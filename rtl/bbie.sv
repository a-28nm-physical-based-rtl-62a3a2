// bbie: BBOX intersection evaluator (ray versus axis-aligned box, slab method).
//
// For each axis k the ray O + t*D meets the two box planes at
//   t = (bmin_k - O_k) * inv_k  and  t = (bmax_k - O_k) * inv_k,
// where inv_k = 2^FRAC / D_k is supplied by the caller, so the t values carry
// FRAC fractional bits. The entry distance tmin is the largest of the three
// near values and the exit distance tmax the smallest of the far values; the
// ray hits when tmax >= tmin and tmax >= 0 (the box is not behind the origin).
// One test is accepted every cycle; results appear one clock later with
// out_valid. The BBIE as a unit of the PE follows the processor description;
// the slab method and the number format are this design's own.
module bbie
  import prt_pkg::*;
(
  input  logic               clk,
  input  logic               rst_n,
  input  logic               in_valid,
  input  vec3_t              org,
  input  logic signed [31:0] inv [3],
  input  vec3_t              bmin,
  input  vec3_t              bmax,
  output logic               out_valid,
  output logic               hit,
  output logic signed [63:0] tmin,
  output logic signed [63:0] tmax
);

  logic signed [63:0] tn [3];
  logic signed [63:0] tf [3];
  logic signed [63:0] tmin_c, tmax_c;

  always_comb begin
    coord_t o [3];
    coord_t lo [3];
    coord_t hi [3];
    logic signed [63:0] t1, t2;
    o[0] = org.x;   o[1] = org.y;   o[2] = org.z;
    lo[0] = bmin.x; lo[1] = bmin.y; lo[2] = bmin.z;
    hi[0] = bmax.x; hi[1] = bmax.y; hi[2] = bmax.z;
    for (int k = 0; k < 3; k++) begin
      t1 = 64'(64'(signed'({lo[k][CW-1], lo[k]}) - signed'({o[k][CW-1], o[k]})) * 64'(inv[k]));
      t2 = 64'(64'(signed'({hi[k][CW-1], hi[k]}) - signed'({o[k][CW-1], o[k]})) * 64'(inv[k]));
      tn[k] = (t1 < t2) ? t1 : t2;
      tf[k] = (t1 < t2) ? t2 : t1;
    end
    tmin_c = tn[0];
    tmax_c = tf[0];
    for (int k = 1; k < 3; k++) begin
      if (tn[k] > tmin_c) tmin_c = tn[k];
      if (tf[k] < tmax_c) tmax_c = tf[k];
    end
  end

  always_ff @(posedge clk or negedge rst_n) begin
    if (!rst_n) begin
      out_valid <= 1'b0;
      hit       <= 1'b0;
      tmin      <= '0;
      tmax      <= '0;
    end else begin
      out_valid <= in_valid;
      if (in_valid) begin
        hit  <= (tmax_c >= tmin_c) && (tmax_c >= 0);
        tmin <= tmin_c;
        tmax <= tmax_c;
      end
    end
  end

endmodule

━━━━━━

What to work on:
Retype the listing above, exactly and in full.

Reply to the task:
filename rtl/bbie.sv
repository a-28nm-physical-based-rtl-62a3a2
// bbie: BBOX intersection evaluator (ray versus axis-aligned box, slab method).
//
// For each axis k the ray O + t*D meets the two box planes at
//   t = (bmin_k - O_k) * inv_k  and  t = (bmax_k - O_k) * inv_k,
// where inv_k = 2^FRAC / D_k is supplied by the caller, so the t values carry
// FRAC fractional bits. The entry distance tmin is the largest of the three
// near values and the exit distance tmax the smallest of the far values; the
// ray hits when tmax >= tmin and tmax >= 0 (the box is not behind the origin).
// One test is accepted every cycle; results appear one clock later with
// out_valid. The BBIE as a unit of the PE follows the processor description;
// the slab method and the number format are this design's own.
module bbie
  import prt_pkg::*;
(
  input  logic               clk,
  input  logic               rst_n,
  input  logic               in_valid,
  input  vec3_t              org,
  input  logic signed [31:0] inv [3],
  input  vec3_t              bmin,
  input  vec3_t              bmax,
  output logic               out_valid,
  output logic               hit,
  output logic signed [63:0] tmin,
  output logic signed [63:0] tmax
);

  logic signed [63:0] tn [3];
  logic signed [63:0] tf [3];
  logic signed [63:0] tmin_c, tmax_c;

  always_comb begin
    coord_t o [3];
    coord_t lo [3];
    coord_t hi [3];
    logic signed [63:0] t1, t2;
    o[0] = org.x;   o[1] = org.y;   o[2] = org.z;
    lo[0] = bmin.x; lo[1] = bmin.y; lo[2] = bmin.z;
    hi[0] = bmax.x; hi[1] = bmax.y; hi[2] = bmax.z;
    for (int k = 0; k < 3; k++) begin
      t1 = 64'(64'(signed'({lo[k][CW-1], lo[k]}) - signed'({o[k][CW-1], o[k]})) * 64'(inv[k]));
      t2 = 64'(64'(signed'({hi[k][CW-1], hi[k]}) - signed'({o[k][CW-1], o[k]})) * 64'(inv[k]));
      tn[k] = (t1 < t2) ? t1 : t2;
      tf[k] = (t1 < t2) ? t2 : t1;
    end
    tmin_c = tn[0];
    tmax_c = tf[0];
    for (int k = 1; k < 3; k++) begin
      if (tn[k] > tmin_c) tmin_c = tn[k];
      if (tf[k] < tmax_c) tmax_c = tf[k];
    end
  end

  always_ff @(posedge clk or negedge rst_n) begin
    if (!rst_n) begin
      out_valid <= 1'b0;
      hit       <= 1'b0;
      tmin      <= '0;
      tmax      <= '0;
    end else begin
      out_valid <= in_valid;
      if (in_valid) begin
        hit  <= (tmax_c >= tmin_c) && (tmax_c >= 0);
        tmin <= tmin_c;
        tmax <= tmax_c;
      end
    end
  end

endmodule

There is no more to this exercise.